(Work order): Would you set down each line of the data below exactly?

[Stored data entries]

────

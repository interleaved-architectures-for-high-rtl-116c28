// slot_status: per-latch empty/full status of the FIFO storage array.
//
// A latch holds a word exactly when the combined thermometer codes of the put
// pointer and the get pointer differ at its position, so the status is one
// XNOR (empty) and one inverter (full) per latch, with no pointer arithmetic.
// The two inputs come from different clock domains: each output is only ever
// sampled through a synchronizer (or, for the controller that owns the
// changing input, in the domain where its own changes are synchronous).
module slot_status #(
  parameter int unsigned NV = sfifo_pkg::DEF_NV,
  parameter int unsigned NH = sfifo_pkg::DEF_NH
) (
  input  logic [NV-1:0][NH-1:0] therm_put,
  input  logic [NV-1:0][NH-1:0] therm_get,
  output logic [NV-1:0][NH-1:0] empty,
  output logic [NV-1:0][NH-1:0] full
);

  assign empty = ~(therm_put ^ therm_get);
  assign full  = ~empty;

endmodule : slot_status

────

(Exercise output):
repository interleaved-architectures-for-high-rtl-116c28
// slot_status: per-latch empty/full status of the FIFO storage array.
//
// A latch holds a word exactly when the combined thermometer codes of the put
// pointer and the get pointer differ at its position, so the status is one
// XNOR (empty) and one inverter (full) per latch, with no pointer arithmetic.
// The two inputs come from different clock domains: each output is only ever
// sampled through a synchronizer (or, for the controller that owns the
// changing input, in the domain where its own changes are synchronous).
module slot_status #(
  parameter int unsigned NV = sfifo_pkg::DEF_NV,
  parameter int unsigned NH = sfifo_pkg::DEF_NH
) (
  input  logic [NV-1:0][NH-1:0] therm_put,
  input  logic [NV-1:0][NH-1:0] therm_get,
  output logic [NV-1:0][NH-1:0] empty,
  output logic [NV-1:0][NH-1:0] full
);

  assign empty = ~(therm_put ^ therm_get);
  assign full  = ~empty;

endmodule : slot_status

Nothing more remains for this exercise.